(Beginning of Dataset)

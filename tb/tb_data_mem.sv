// tb_data_mem: random writes and reads against a shadow array; checks that
// a read is combinational, that a write lands only at the clock edge and
// only when WrEn is 1.
module tb_data_mem;
  localparam int W = 64;
  logic        clk = 0;
  logic        wr_en;
  logic [31:0] adr, data_in, data_out;
  logic [31:0] shadow [W];
  int checks = 0, failures = 0;

  data_mem #(.WORDS(W)) dut (.clk(clk), .wr_en(wr_en), .adr(adr),
                             .data_in(data_in), .data_out(data_out));

  always #5 clk = ~clk;

  initial begin
    repeat (5000) @(posedge clk);
    failures++;
    $display("watchdog expired");
    $display("TB_RESULT checks=%0d failures=%0d", checks, failures);
    $finish;
  end

  task automatic rd_check(input int i);
    adr = 32'(i * 4);
    #1;
    checks++;
    if (data_out != shadow[i]) begin
      failures++; $display("FAIL word %0d: %h exp %h", i, data_out, shadow[i]);
    end
  endtask

  initial begin
    wr_en = 0; adr = 0; data_in = 0;
    for (int i = 0; i < W; i++) begin
      @(negedge clk);
      wr_en = 1; adr = 32'(i * 4); data_in = $urandom;
      shadow[i] = data_in;
    end
    @(negedge clk);
    wr_en = 0;
    for (int i = 0; i < W; i++) rd_check(i);
    repeat (1000) begin
      int i;
      @(negedge clk);
      i = $urandom_range(0, W - 1);
      wr_en = 1'($urandom);
      data_in = $urandom;
      adr = 32'(i * 4);
      #1;
      checks++;   // old contents until the edge
      if (data_out != shadow[i]) begin
        failures++; $display("FAIL pre-edge word %0d", i);
      end
      @(posedge clk);
      if (wr_en) shadow[i] = data_in;
      #1;
      wr_en = 0;
      rd_check(i);
    end
    $display("TB_RESULT checks=%0d failures=%0d", checks, failures);
    $finish;
  end
endmodule
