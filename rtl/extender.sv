// extender: widens the 16-bit immediate of an I-type instruction to 32 bits.
//
// ExtOp = EXT_ZERO fills the upper half with zeros (used by ori); ExtOp =
// EXT_SIGN copies imm16[15] into it (used by lw, sw). Purely combinational.
// The ExtOp meanings follow the lecture; the encoding 0 = zero, 1 = sign
// matches the ExtOp column of its control table.
module extender
  import cpu_pkg::*;
(
  input  logic [15:0] imm16,
  input  ext_op_e     ext_op,
  output logic [31:0] imm32
);
  always_comb begin
    if (ext_op == EXT_SIGN) imm32 = {{16{imm16[15]}}, imm16};
    else                    imm32 = {16'h0000, imm16};
  end
endmodule
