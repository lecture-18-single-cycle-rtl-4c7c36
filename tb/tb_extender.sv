// tb_extender: checks zero and sign extension of imm16 against an
// arithmetic reference (sign extension as value - 65536 for negative
// immediates) over edge cases and random values.
module tb_extender;
  import cpu_pkg::*;
  logic [15:0] imm16;
  ext_op_e     ext_op;
  logic [31:0] imm32;
  int checks = 0, failures = 0;

  extender dut (.imm16(imm16), .ext_op(ext_op), .imm32(imm32));

  task automatic check(input logic [15:0] v);
    int signed sval;
    imm16 = v;
    ext_op = EXT_ZERO;
    #1;
    checks++;
    if (imm32 != 32'(int'(v))) begin
      failures++; $display("FAIL zero-ext %h -> %h", v, imm32);
    end
    ext_op = EXT_SIGN;
    #1;
    sval = (v >= 16'h8000) ? int'(v) - 65536 : int'(v);
    checks++;
    if (imm32 != 32'(sval)) begin
      failures++; $display("FAIL sign-ext %h -> %h", v, imm32);
    end
  endtask

  initial begin
    #100000;
    failures++;
    $display("watchdog expired");
    $display("TB_RESULT checks=%0d failures=%0d", checks, failures);
    $finish;
  end

  initial begin
    check(16'h0000); check(16'h0001); check(16'h7FFF); check(16'h8000);
    check(16'hFFFF); check(16'hFFFC);
    repeat (200) check(16'($urandom));
    $display("TB_RESULT checks=%0d failures=%0d", checks, failures);
    $finish;
  end
endmodule
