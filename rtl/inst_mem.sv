// inst_mem: the "ideal" instruction memory, WORDS words of 32 bits.
//
// Instruction = MEM[Adr] is read combinationally from the byte address Adr
// (Adr[1:0] is ignored, Adr above the memory wraps). Being ideal, it answers
// within the cycle. A program is placed in it through the load port: when
// load_we is 1, load_data is written at byte address load_addr at the
// rising clock edge. The load port and the size are this design's choices;
// the lecture only calls it an ideal memory addressed by the PC.
module inst_mem #(
  parameter int unsigned WORDS = 256
) (
  input  logic        clk,
  input  logic        load_we,
  input  logic [31:0] load_addr,
  input  logic [31:0] load_data,
  input  logic [31:0] adr,
  output logic [31:0] instr
);
  localparam int unsigned AW = (WORDS > 1) ? $clog2(WORDS) : 1;

  logic [31:0] mem [WORDS];

  always_ff @(posedge clk) begin
    if (load_we) mem[load_addr[AW+1:2]] <= load_data;
  end

  assign instr = mem[adr[AW+1:2]];
endmodule
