// tb_inst_mem: loads random words through the load port and reads them
// back on the fetch address, checking word addressing (Adr[1:0] ignored).
module tb_inst_mem;
  localparam int W = 64;
  logic        clk = 0;
  logic        load_we;
  logic [31:0] load_addr, load_data, adr, instr;
  logic [31:0] shadow [W];
  int checks = 0, failures = 0;

  inst_mem #(.WORDS(W)) dut (.clk(clk), .load_we(load_we), .load_addr(load_addr),
                             .load_data(load_data), .adr(adr), .instr(instr));

  always #5 clk = ~clk;

  initial begin
    repeat (5000) @(posedge clk);
    failures++;
    $display("watchdog expired");
    $display("TB_RESULT checks=%0d failures=%0d", checks, failures);
    $finish;
  end

  initial begin
    load_we = 0; load_addr = 0; load_data = 0; adr = 0;
    for (int i = 0; i < W; i++) begin
      @(negedge clk);
      load_we = 1; load_addr = 32'(i * 4); load_data = $urandom;
      shadow[i] = load_data;
    end
    @(negedge clk);
    load_we = 0;
    repeat (500) begin
      int i;
      i = $urandom_range(0, W - 1);
      adr = {22'h0, 8'(i), 2'($urandom)};
      #1;
      checks++;
      if (instr != shadow[i]) begin
        failures++; $display("FAIL adr=%h instr=%h exp %h", adr, instr, shadow[i]);
      end
    end
    // Overwrite some words and read them again.
    repeat (100) begin
      int i;
      @(negedge clk);
      i = $urandom_range(0, W - 1);
      load_we = 1; load_addr = 32'(i * 4); load_data = $urandom;
      shadow[i] = load_data;
      @(negedge clk);
      load_we = 0;
      adr = 32'(i * 4);
      #1;
      checks++;
      if (instr != shadow[i]) begin
        failures++; $display("FAIL after rewrite adr=%h instr=%h exp %h", adr, instr, shadow[i]);
      end
    end
    $display("TB_RESULT checks=%0d failures=%0d", checks, failures);
    $finish;
  end
endmodule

(End of Dataset)

* Activity *
Looking over the records, find each line with the word "that" and copy it.

* Exercise response *
// tb_data_mem: random writes and reads against a shadow array; checks that
// a read is combinational, that a write lands only at the clock edge and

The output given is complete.